March 16, 2011

The Way

C S Lewis once observed that those who have been most effective in this world are those whose hearts were set on the next. There is a destinationalism, an unrealized eschatology, at the heart of our yearning for God, to whom our earthly quest Godward is always and must be asymptotic. God forbid we should put our craft in the place of God. (As Lewis also reminds us, God has forbidden it!)

Anglicanism as it has been at its most effective in this world will never appeal to those who want an object rather than a process, who want final answers instead of follow-up questions, arrival instead of journey, the bonds rather than the affection. As with the Christian faith itself, our particular take in Anglicanism is a Way. Efforts to fix it in static forms rob it of its vitality, its life.
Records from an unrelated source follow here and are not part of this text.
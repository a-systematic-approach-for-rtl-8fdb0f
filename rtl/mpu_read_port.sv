// mpu_read_port: one multi-pumped read port of a register file.
//
// A processing element (PE) clocked N times slower than the register file
// presents N read addresses at once and raises `ld` for the first
// register-file cycle of its clock period. A PISO shift register feeds the
// addresses to one physical read port of the register file, one per cycle,
// and a SIPO shift register collects the N read values. The PE therefore
// sees N read ports through one physical port.
//
// Timing, in register-file cycles after the cycle in which `ld` is high
// (cycle 0): address lane k reaches `rf_addr` in cycle k; the data returned
// by the register file in that same cycle is shifted into the SIPO. In
// cycle N-1 all N lanes of `rd_data` are valid at once; this is the cycle
// that ends at the PE's next clock edge, where the PE samples them and
// presents its next request with `ld` high again.
//
// With N = 1 the port is wired straight through and `ld` is unused, as the
// document prescribes for a PE running at the register-file clock. The PE
// must raise `ld` exactly every N cycles once it has started; an assertion
// checks this, since the pumping schedule relies on it. The assertion and
// the reset of the address chain are this design's additions.
module mpu_read_port #(
  parameter int unsigned AW = 9,
  parameter int unsigned DW = 64,
  parameter int unsigned N  = 4
) (
  input  logic          clk,
  input  logic          rst,
  input  logic          ld,
  // PE side
  input  logic [AW-1:0] rd_addr [N],
  output logic [DW-1:0] rd_data [N],
  // register-file side
  output logic [AW-1:0] rf_addr,
  input  logic [DW-1:0] rf_data
);

  piso_sr #(.W(AW), .N(N)) u_addr_piso (
    .clk, .rst, .ld, .par_in(rd_addr), .serial_out(rf_addr)
  );

  sipo_sr #(.W(DW), .N(N)) u_data_sipo (
    .clk, .serial_in(rf_data), .par_out(rd_data)
  );

  if (N > 1) begin : g_check
    // Cycles since the last load; `started` once a first load has been seen.
    logic                 started;
    logic [$clog2(N)-1:0] phase;

    always_ff @(posedge clk) begin
      if (rst) begin
        started <= 1'b0;
        phase   <= '0;
      end else if (ld) begin
        started <= 1'b1;
        phase   <= '0;
      end else if (started) begin
        phase   <= (phase == $clog2(N)'(N - 1)) ? '0 : phase + 1'b1;
      end
    end

    // The PE clock is an exact multiple of the register-file clock, so once
    // started, loads come exactly every N cycles.
    always_ff @(posedge clk) begin
      if (!rst && started)
        a_load_period : assert (ld == (phase == $clog2(N)'(N - 1)))
          else $error("mpu_read_port: load must recur every %0d cycles", N);
    end
  end

endmodule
Tobias Stanislas Haller BSG

4 comments:

Anonymous said...

While in several places in his writings he would seem to disagree with fundamentalist "Bible Worship", I'm not sure C.S. Lewis would agree that Anglicanism is at its best when it's at its flimsiest-- process without end or questions without real answers,etc. I always re-read "The Great Divorce" before Easter and the bit above sounds very much like the bishop in that story. Perhaps I've misunderstood?

Tobias Stanislas Haller BSG said...

Chris, I think you have misunderstood, at least misunderstood me. The Bishop character in G.D. is a parody of well-meaning and benevolent agnosticism and skepticism, not of a lively faith that is confident in God rather than in human speculations or human answers. The character is in love with vagueness, not hope, and what he is certain of he has wrong.

The point of my post is actually very much informed by the Great Divorce: there is a definite destination coming, it is just we are not there yet. There are definitive answers but we don't have them yet, or not all of them, anyway. A main point of GD is that even the souls in twilight have the chance to more towards the dawn, but some, such as the Bishop character, prefer the twilight of their continuous questions even though they are definitely in the position of having more answers that we do -- they are dead, after all! His tragedy is that he thinks he has arrived in heaven, when the journey from his limbo state to the real heaven is still available to him. That is the problem with certainty -- when it is wrong it is dead wrong!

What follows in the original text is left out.